Predictions generated by a ResNet50 CNN with 5-fold cross-validation, calculated from patch-level data. All patches were handled independently. Left: precision and recall score for various local annotation categories. The outputs of the final sigmoid layer, the probability predictions were converted to binary predictions with a 50% threshold. Right: receiver operating characteristic (ROC) curves for the same categories.

Limitations of the baseline model are clearly visible: while it works well for classes that have a large amount of data available (normal and low-grade dysplasia), it performs worse for conditions which are rarer. While our dataset is large in data volume, it is still limited to only 200 WSIs, meaning that the possible variations in sample preparation and the anatomical variations are not fully represented.

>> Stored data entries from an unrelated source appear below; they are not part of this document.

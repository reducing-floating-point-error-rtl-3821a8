// fp_ref_pkg: reference arithmetic for the testbenches.
//
// Converts IEEE binary32 bit patterns to and from `real` (binary64) with an
// explicit round-to-nearest-even written on the integer fields of the
// binary64 value, so the testbenches do not depend on how a simulator treats
// `shortreal`. The sum of two binary32 numbers whose exponents differ by
// less than 30 is exact in binary64, and for larger differences the binary64
// sum rounds to the same binary32 value, so f2r(x)+f2r(y) followed by r2f
// gives the correctly rounded binary32 sum.
package fp_ref_pkg;

  function automatic real f2r(input logic [31:0] b);
    logic [63:0] d;
    real v;
    if (b[30:23] == 8'h00) begin
      v = real'(b[22:0]) * (2.0 ** -149);
      return b[31] ? -v : v;
    end
    if (b[30:23] == 8'hFF)
      d = {b[31], 11'h7FF, b[22:0], 29'b0};
    else
      d = {b[31], 11'(int'(b[30:23]) - 127 + 1023), b[22:0], 29'b0};
    return $bitstoreal(d);
  endfunction

  function automatic logic [31:0] r2f(input real r);
    logic [63:0] d;
    logic        s;
    int          e, shift;
    logic [63:0] m, kept, rem, half;
    d = $realtobits(r);
    s = d[63];
    if (d[62:52] == 11'h7FF)
      return (d[51:0] != 0) ? 32'h7FC0_0000 : {s, 8'hFF, 23'b0};
    if (d[62:52] == 11'h000)
      return {s, 31'b0};
    e = int'(d[62:52]) - 1023;
    m = {11'b0, 1'b1, d[51:0]};
    if (e >= 128) return {s, 8'hFF, 23'b0};
    shift = (e >= -126) ? 29 : 29 + (-126 - e);
    if (shift >= 60) return {s, 31'b0};
    kept = m >> shift;
    rem  = m & ((64'd1 << shift) - 64'd1);
    half = 64'd1 << (shift - 1);
    if (rem > half || (rem == half && kept[0])) kept = kept + 64'd1;
    if (e >= -126) begin
      if (kept == (64'd1 << 24)) begin
        kept = 64'd1 << 23;
        e    = e + 1;
      end
      if (e >= 128) return {s, 8'hFF, 23'b0};
      return {s, 8'(e + 127), kept[22:0]};
    end
    return {s, 31'(kept)};
  endfunction

  function automatic logic is_special(input logic [31:0] b);
    return b[30:23] == 8'hFF;
  endfunction

  // Correctly rounded binary32 sum.
  function automatic logic [31:0] ref_sum(input logic [31:0] x, input logic [31:0] y);
    return r2f(f2r(x) + f2r(y));
  endfunction

  // Exact rounding residue x + y - ref_sum(x, y); +0 when the sum or an
  // operand is Inf/NaN or the residue is zero.
  function automatic logic [31:0] ref_residue(input logic [31:0] x, input logic [31:0] y);
    logic [31:0] s, big, sml, r;
    if (is_special(x) || is_special(y)) return 32'h0;
    s = ref_sum(x, y);
    if (is_special(s)) return 32'h0;
    if (x[30:0] >= y[30:0]) begin big = x; sml = y; end
    else begin big = y; sml = x; end
    r = r2f((f2r(big) - f2r(s)) + f2r(sml));
    return (r[30:0] == 0) ? 32'h0 : r;
  endfunction

  // Operand generator that mixes random patterns with the cases that
  // matter: close exponents, cancellation, subnormals, specials, overflow.
  function automatic logic [31:0] gen_pair_y(input logic [31:0] x, input int kind);
    logic [31:0] y;
    int e;
    y = $urandom;
    case (kind)
      0: ;                                                   // random
      1: begin                                               // close exponents
           e = int'(x[30:23]) - int'($urandom_range(0, 30));
           if (e < 0) e = 0;
           if (e > 254) e = 254;
           y[30:23] = 8'(e);
         end
      2: begin                                               // cancellation
           y = x ^ 32'h8000_0000;
           y[7:0] = 8'($urandom);
         end
      3: y[30:23] = 8'h00;                                   // subnormal
      4: y[30:23] = 8'hFF;                                   // Inf / NaN
      5: begin y = x; y[30:23] = 8'hFE; end                  // overflow
      default: y[30:23] = 8'($urandom_range(1, 254));
    endcase
    return y;
  endfunction

endpackage
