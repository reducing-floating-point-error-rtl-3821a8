// tb_rp_accumulator_full: the summation workload at full length.
//
// Sums one million pseudo-random binary32 values in [0, 1) (multiples of
// 2^-24, so the binary64 running sum kept here is exact) through the
// residue-preserving unit at full rate, with the unit in its default
// configuration. After every value S and R are compared bit for bit with a
// model of the recurrence. Every 100 000 values it prints the error of the
// unit's S, of a plain binary32 running sum and of S + R against the exact
// sum. At the end the unit's error must be within one ulp of S and below
// the plain binary32 error, and the rate must be one value every two cycles.
module tb_rp_accumulator_full;
  import fpadd_pkg::*;
  import fp_ref_pkg::*;

  localparam int N = 1_000_000;

  logic clk = 0, rst_n = 0, clear = 0, x_valid = 0, x_ready, busy;
  fp32_t x_data, sum, residue;
  logic [31:0] count;
  int checks = 0, failures = 0;
  longint cyc = 0;

  rp_accumulator dut (.clk, .rst_n, .clear, .x_valid, .x_ready, .x_data,
                      .sum, .residue, .count, .busy);

  always #5 clk = ~clk;
  always @(posedge clk) cyc <= cyc + 1;

  initial begin
    repeat (2 * N + 1000) @(posedge clk);
    failures++;
    $display("TB_RESULT checks=%0d failures=%0d", checks, failures); $finish;
  end

  initial begin
    logic [31:0] ms, mr, u, s_old, naive, xv;
    real exact, e_unit, e_naive, e_sr, ulp;
    longint t_start;
    int mism;
    ms = 0; mr = 0; naive = 0; exact = 0.0; mism = 0;
    x_data = '0;
    repeat (3) @(posedge clk);
    rst_n = 1;
    @(negedge clk);
    x_valid = 1;
    #1;
    t_start = cyc;
    $display("    additions   error(unit S)   error(binary32)   error(S+R)");
    for (int i = 1; i <= N; i++) begin
      xv = r2f(real'($urandom_range(0, 24'hFF_FFFF)) * (2.0 ** -24));
      x_data = xv;
      @(posedge clk);     // Step 2
      @(negedge clk);
      @(posedge clk);     // Step 3
      u     = ref_sum(mr, xv);
      s_old = ms;
      ms    = ref_sum(s_old, u);
      mr    = ref_residue(s_old, u);
      naive = ref_sum(naive, xv);
      exact = exact + f2r(xv);
      @(negedge clk);
      if (sum != ms || residue != mr) mism++;
      if (i % 100000 == 0) begin
        e_unit  = f2r(sum) - exact;
        e_naive = f2r(naive) - exact;
        e_sr    = f2r(sum) + f2r(residue) - exact;
        $display("%13d   %13.6f   %15.6f   %10.6f", i, e_unit, e_naive, e_sr);
      end
    end
    x_valid = 0;
    checks++;
    if (mism != 0) begin
      failures++;
      $display("FAIL %0d steps differ from the model", mism);
    end
    e_unit  = f2r(sum) - exact;  if (e_unit < 0) e_unit = -e_unit;
    e_naive = f2r(naive) - exact; if (e_naive < 0) e_naive = -e_naive;
    e_sr    = f2r(sum) + f2r(residue) - exact; if (e_sr < 0) e_sr = -e_sr;
    mism = int'(sum[30:23]) - 150;
    ulp = 2.0 ** mism;
    checks++;
    if (!(e_unit <= ulp)) begin failures++; $display("FAIL unit error %f above one ulp %f", e_unit, ulp); end
    checks++;
    if (!(e_unit < e_naive)) begin failures++; $display("FAIL unit error %f not below binary32 error %f", e_unit, e_naive); end
    checks++;
    if (count != N) begin failures++; $display("FAIL count %0d", count); end
    checks++;
    if (cyc - t_start > 2 * longint'(N) + 1) begin failures++; $display("FAIL %0d cycles", cyc - t_start); end
    e_unit  = f2r(sum);
    e_sr    = e_unit + f2r(residue);
    e_naive = f2r(naive);
    $display("final: exact %f  unit %f (S+R %f)  binary32 %f  cycles %0d",
             exact, e_unit, e_sr, e_naive, cyc - t_start);
    $display("TB_RESULT checks=%0d failures=%0d", checks, failures);
    $finish;
  end
endmodule
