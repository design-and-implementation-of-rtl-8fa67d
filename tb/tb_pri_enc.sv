// tb_pri_enc -- exhaustive check of the reversible 4:2 priority encoder.
// Every one of the 16 input patterns is applied (I3..I0 counted up, as in
// the published simulation) and y is compared with the index of the highest
// set input found by a scan loop; patterns with only I0 or nothing set must
// give 00. The four rows of the published truth table are also checked on
// their own. The number of patterns in which a higher input overrides a
// lower one is counted and must be non-zero.
module tb_pri_enc;
  int checks = 0, failures = 0, overrides = 0;
  logic [3:0] i;
  logic [1:0] y;

  pri_enc dut (.i(i), .y(y));

  function automatic logic [1:0] ref_idx(input logic [3:0] v);
    ref_idx = 2'd0;
    for (int k = 0; k < 4; k++) if (v[k]) ref_idx = 2'(k);
  endfunction

  task automatic expect_y(input logic [1:0] exp);
    #1;
    checks++;
    if (y !== exp) begin
      failures++;
      $display("FAIL i=%b y=%b expected %b", i, y, exp);
    end
  endtask

  initial begin
    #1000;
    failures++;
    $display("watchdog expired");
    $display("TB_RESULT checks=%0d failures=%0d", checks, failures);
    $finish;
  end

  initial begin
    for (int n = 0; n < 16; n++) begin
      i = 4'(n);
      if ($countones(i) > 1) overrides++;
      expect_y(ref_idx(i));
    end
    // truth table rows, don't-cares set to 1
    i = 4'b0001; expect_y(2'b00);
    i = 4'b0011; expect_y(2'b01);
    i = 4'b0111; expect_y(2'b10);
    i = 4'b1111; expect_y(2'b11);
    checks++;
    if (overrides == 0) begin failures++; $display("FAIL no priority override exercised"); end
    $display("priority overrides exercised: %0d", overrides);
    $display("TB_RESULT checks=%0d failures=%0d", checks, failures);
    $finish;
  end
endmodule
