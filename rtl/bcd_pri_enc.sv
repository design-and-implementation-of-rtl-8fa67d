// bcd_pri_enc -- reversible 8-to-3 BCD priority encoder (Toffoli + CNOT).
//
// Function: y = {C, B, A} is the 3-bit code of the highest active input,
// I7 having the highest priority and I0 the lowest. An active input masks
// every input below it (I7 = 1 with I4 = 1 gives 111, as if only I7 were
// set). With only I0 set, or nothing set, the code is 000.
//
// Structure. Only reversible gates are used: Toffoli gates, CNOT gates and
// NOT gates; no irreversible AND/OR gate appears.
//   1. NOT gates form n_k = not I_k for k = 7..2.
//   2. A chain of five Toffoli gates with constant-0 targets builds the
//      "nothing above" flags h_k = not I7 . ... . not I_k, for k = 6..2
//      (h7 is simply n7).
//   3. The one-hot term e_k = I_k . h_(k+1) says that I_k is the highest
//      active input. Because at most one term is 1, an OR of terms equals
//      their XOR, and a Toffoli gate TG(I_k, h_(k+1), acc) adds e_k into a
//      running output by XOR. Each output starts from a CNOT gate that
//      copies I7 (e7 = I7) into a constant-0 line, then three Toffoli gates
//      add the remaining terms of that output:
//        C = e7 ^ e6 ^ e5 ^ e4
//        B = e7 ^ e6 ^ e3 ^ e2
//        A = e7 ^ e5 ^ e3 ^ e1
// Total: 14 Toffoli gates, 3 CNOT gates, 6 NOT gates. The published design
// quotes 15 Toffoli and 5 CNOT gates (quantum cost 80) but does not show
// their wiring; this netlist is this library's own and realises the same
// truth table with slightly fewer gates. The P/Q outputs of the gates are
// the garbage outputs and are left unused; the flags h_k and inputs fan out
// to several gates, as wires do in the published 4:2 schematic.
//
// Interface: i[7:0] in, y[2:0] = {C, B, A} out. Combinational, no clock.
module bcd_pri_enc (
  input  logic [7:0] i,
  output logic [2:0] y
);
  logic [7:2] n;          // n[k] = not I_k
  logic [7:2] h;          // h[k] = no input among I7..I_k is active
  logic [4:0] gh_p, gh_q; // garbage of the flag chain

  assign n = ~i[7:2];
  assign h[7] = n[7];

  for (genvar k = 6; k >= 2; k--) begin : g_flag
    toffoli_gate u_tg (.a(h[k+1]), .b(n[k]), .c(1'b0),
                       .p(gh_p[k-2]), .q(gh_q[k-2]), .r(h[k]));
  end

  // Running XOR values of the three outputs; index 0 is the CNOT copy of I7.
  logic [3:0] acc_c, acc_b, acc_a;
  logic       gc_p, gb_p, ga_p;       // CNOT garbage (copies of I7)
  logic [2:0] gtc_p, gtc_q, gtb_p, gtb_q, gta_p, gta_q;

  cnot_gate u_cn_c (.a(i[7]), .b(1'b0), .p(gc_p), .q(acc_c[0]));
  cnot_gate u_cn_b (.a(i[7]), .b(1'b0), .p(gb_p), .q(acc_b[0]));
  cnot_gate u_cn_a (.a(i[7]), .b(1'b0), .p(ga_p), .q(acc_a[0]));

  // C: e6, e5, e4
  toffoli_gate u_c6 (.a(i[6]), .b(h[7]), .c(acc_c[0]), .p(gtc_p[0]), .q(gtc_q[0]), .r(acc_c[1]));
  toffoli_gate u_c5 (.a(i[5]), .b(h[6]), .c(acc_c[1]), .p(gtc_p[1]), .q(gtc_q[1]), .r(acc_c[2]));
  toffoli_gate u_c4 (.a(i[4]), .b(h[5]), .c(acc_c[2]), .p(gtc_p[2]), .q(gtc_q[2]), .r(acc_c[3]));
  // B: e6, e3, e2
  toffoli_gate u_b6 (.a(i[6]), .b(h[7]), .c(acc_b[0]), .p(gtb_p[0]), .q(gtb_q[0]), .r(acc_b[1]));
  toffoli_gate u_b3 (.a(i[3]), .b(h[4]), .c(acc_b[1]), .p(gtb_p[1]), .q(gtb_q[1]), .r(acc_b[2]));
  toffoli_gate u_b2 (.a(i[2]), .b(h[3]), .c(acc_b[2]), .p(gtb_p[2]), .q(gtb_q[2]), .r(acc_b[3]));
  // A: e5, e3, e1
  toffoli_gate u_a5 (.a(i[5]), .b(h[6]), .c(acc_a[0]), .p(gta_p[0]), .q(gta_q[0]), .r(acc_a[1]));
  toffoli_gate u_a3 (.a(i[3]), .b(h[4]), .c(acc_a[1]), .p(gta_p[1]), .q(gta_q[1]), .r(acc_a[2]));
  toffoli_gate u_a1 (.a(i[1]), .b(h[2]), .c(acc_a[2]), .p(gta_p[2]), .q(gta_q[2]), .r(acc_a[3]));

  assign y = {acc_c[3], acc_b[3], acc_a[3]};
endmodule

More sophisticated modeling approaches might gain a significant performance boost by using spatial information, which is an ongoing research task for this dataset along with the exploration of the possibilities of a decision support system based on the collected data. The sole purpose of providing the patch-level ResNet50 results is to set up a default baseline for the dataset.

Data Records

The HunCRC patched dataset is saved and shared in standard JPEG format as a Figshare dataset of this paper18. In the repository, all the patches can be found that passed the filtering process in JPEG format for the zoom ID 1 and 2. Also, standard CSV files are available that contain all the accompanying meta-data, as well as the matched local categories, the position of the patch within the WSI and the global annotations. An additional CSV file of metadata contains the age, sex and ICD-10 health status code of the patients. Patients are referenced with an anonymous numeric identifier in the range of 001 and 200.

The unprocessed raw scans in MIRAX (.mrxs) format alongside the unprocessed QuPath v0.1.2 annotations, and the exported annotations as pixel-masks, are available through The Cancer Imaging Archive (TCIA)19.

Technical Validation

The used pathological slides went through multiple round quality controls. First, they were used for diagnostic purposes without digitization which proves the quality of the sections. After digital scanning, the slides were annotated by pathology resident physicians. During the annotation, the blurred, low-quality WSIs were identified and sent back for re-scanning. For the last step, all the annotations on the high quality WSIs were validated and adjusted, when needed, by a board certified pathologist.

Usage Notes

The provided patches are saved in standard JPEG format images and the metadata is provided as a CSV data file. No special software is needed to handle these data types.

In the metadata, each patch is represented by a row, where the filename of the JPEG patch is linked to the annotation labels and to the top-left coordinates of the patch. Using this information, re-building or re-scaling the annotated and filtered part of the WSI is achievable from the provided patches. For each WSI, an overview image is provided as a screenshot with annotation and as a thumbnail image without annotation.

The raw scans are shared in MIRAX (.mrxs) format, which can be accessed by any standard digital pathological software. The unprocessed pixel-level annotations require QuPath v0.1.2, however, for machine processing, these annotations are also provided as exported PNG binary masks with filenames containing the labels and position information.

The presented HunCRC data is available under CC BY 4.0 licence.